Task – Lines from the one containing "function automatic int signed disparity4(input" through the end of the data are to be returned exactly, and no others.

Records provided –
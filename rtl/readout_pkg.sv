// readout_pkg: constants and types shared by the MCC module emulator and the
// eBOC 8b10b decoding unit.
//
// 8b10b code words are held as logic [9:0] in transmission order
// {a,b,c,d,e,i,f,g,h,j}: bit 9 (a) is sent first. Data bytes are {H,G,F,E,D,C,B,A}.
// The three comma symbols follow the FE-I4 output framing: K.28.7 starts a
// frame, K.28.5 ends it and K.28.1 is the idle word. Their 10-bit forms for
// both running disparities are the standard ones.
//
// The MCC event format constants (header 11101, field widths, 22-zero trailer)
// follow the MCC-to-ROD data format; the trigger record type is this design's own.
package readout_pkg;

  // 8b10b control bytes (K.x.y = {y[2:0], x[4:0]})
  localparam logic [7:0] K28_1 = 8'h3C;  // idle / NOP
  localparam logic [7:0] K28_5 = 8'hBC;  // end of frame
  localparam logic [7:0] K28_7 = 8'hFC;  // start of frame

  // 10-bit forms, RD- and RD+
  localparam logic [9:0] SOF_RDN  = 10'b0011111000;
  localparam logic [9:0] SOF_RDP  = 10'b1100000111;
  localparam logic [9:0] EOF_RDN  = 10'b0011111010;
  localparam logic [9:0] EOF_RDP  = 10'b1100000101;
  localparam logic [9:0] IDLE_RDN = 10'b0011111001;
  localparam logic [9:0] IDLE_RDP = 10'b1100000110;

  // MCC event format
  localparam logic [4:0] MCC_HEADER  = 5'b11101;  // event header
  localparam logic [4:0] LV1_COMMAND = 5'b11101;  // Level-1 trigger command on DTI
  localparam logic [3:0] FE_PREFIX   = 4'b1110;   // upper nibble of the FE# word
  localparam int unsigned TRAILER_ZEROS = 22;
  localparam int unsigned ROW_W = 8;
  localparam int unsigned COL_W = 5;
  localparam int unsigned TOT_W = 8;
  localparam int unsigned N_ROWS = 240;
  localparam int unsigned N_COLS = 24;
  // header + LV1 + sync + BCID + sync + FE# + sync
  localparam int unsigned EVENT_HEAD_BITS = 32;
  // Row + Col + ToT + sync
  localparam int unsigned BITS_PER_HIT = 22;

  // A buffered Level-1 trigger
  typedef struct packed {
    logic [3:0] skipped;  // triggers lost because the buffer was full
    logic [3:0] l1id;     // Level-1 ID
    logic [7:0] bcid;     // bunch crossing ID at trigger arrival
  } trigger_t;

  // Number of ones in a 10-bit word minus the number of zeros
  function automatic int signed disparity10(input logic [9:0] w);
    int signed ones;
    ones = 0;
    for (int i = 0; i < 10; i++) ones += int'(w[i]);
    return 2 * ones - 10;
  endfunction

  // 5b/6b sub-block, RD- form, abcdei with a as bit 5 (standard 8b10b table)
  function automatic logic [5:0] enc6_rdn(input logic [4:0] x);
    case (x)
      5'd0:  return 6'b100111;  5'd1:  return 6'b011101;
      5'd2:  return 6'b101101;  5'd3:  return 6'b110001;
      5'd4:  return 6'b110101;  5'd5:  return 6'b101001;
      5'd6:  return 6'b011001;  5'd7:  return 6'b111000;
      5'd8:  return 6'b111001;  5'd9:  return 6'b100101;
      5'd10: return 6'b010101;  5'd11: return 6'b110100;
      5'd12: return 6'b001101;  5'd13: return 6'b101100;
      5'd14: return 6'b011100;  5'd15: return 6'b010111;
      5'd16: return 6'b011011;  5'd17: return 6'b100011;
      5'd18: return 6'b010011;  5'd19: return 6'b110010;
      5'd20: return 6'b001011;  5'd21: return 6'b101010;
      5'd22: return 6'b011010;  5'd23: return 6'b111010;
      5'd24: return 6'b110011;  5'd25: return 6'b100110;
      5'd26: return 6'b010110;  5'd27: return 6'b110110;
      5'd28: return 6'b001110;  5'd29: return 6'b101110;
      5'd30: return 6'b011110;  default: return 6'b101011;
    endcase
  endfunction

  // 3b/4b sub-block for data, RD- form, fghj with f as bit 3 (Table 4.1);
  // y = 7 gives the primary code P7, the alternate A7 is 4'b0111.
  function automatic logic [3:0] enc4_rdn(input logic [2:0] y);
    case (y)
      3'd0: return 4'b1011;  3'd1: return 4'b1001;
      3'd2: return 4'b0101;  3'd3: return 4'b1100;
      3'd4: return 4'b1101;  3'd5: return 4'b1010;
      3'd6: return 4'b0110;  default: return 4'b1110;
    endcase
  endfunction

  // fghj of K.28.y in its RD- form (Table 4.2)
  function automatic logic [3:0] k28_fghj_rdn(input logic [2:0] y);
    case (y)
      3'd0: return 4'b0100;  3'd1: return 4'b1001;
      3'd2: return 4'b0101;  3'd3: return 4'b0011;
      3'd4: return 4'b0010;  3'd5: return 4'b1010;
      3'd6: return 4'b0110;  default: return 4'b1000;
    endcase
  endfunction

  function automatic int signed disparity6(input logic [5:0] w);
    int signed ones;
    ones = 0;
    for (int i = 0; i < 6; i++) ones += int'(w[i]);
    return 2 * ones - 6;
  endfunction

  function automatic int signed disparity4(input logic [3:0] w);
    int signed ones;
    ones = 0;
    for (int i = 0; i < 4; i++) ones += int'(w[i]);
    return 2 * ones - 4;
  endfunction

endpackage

Response –
  function automatic int signed disparity4(input logic [3:0] w);
    int signed ones;
    ones = 0;
    for (int i = 0; i < 4; i++) ones += int'(w[i]);
    return 2 * ones - 4;
  endfunction

endpackage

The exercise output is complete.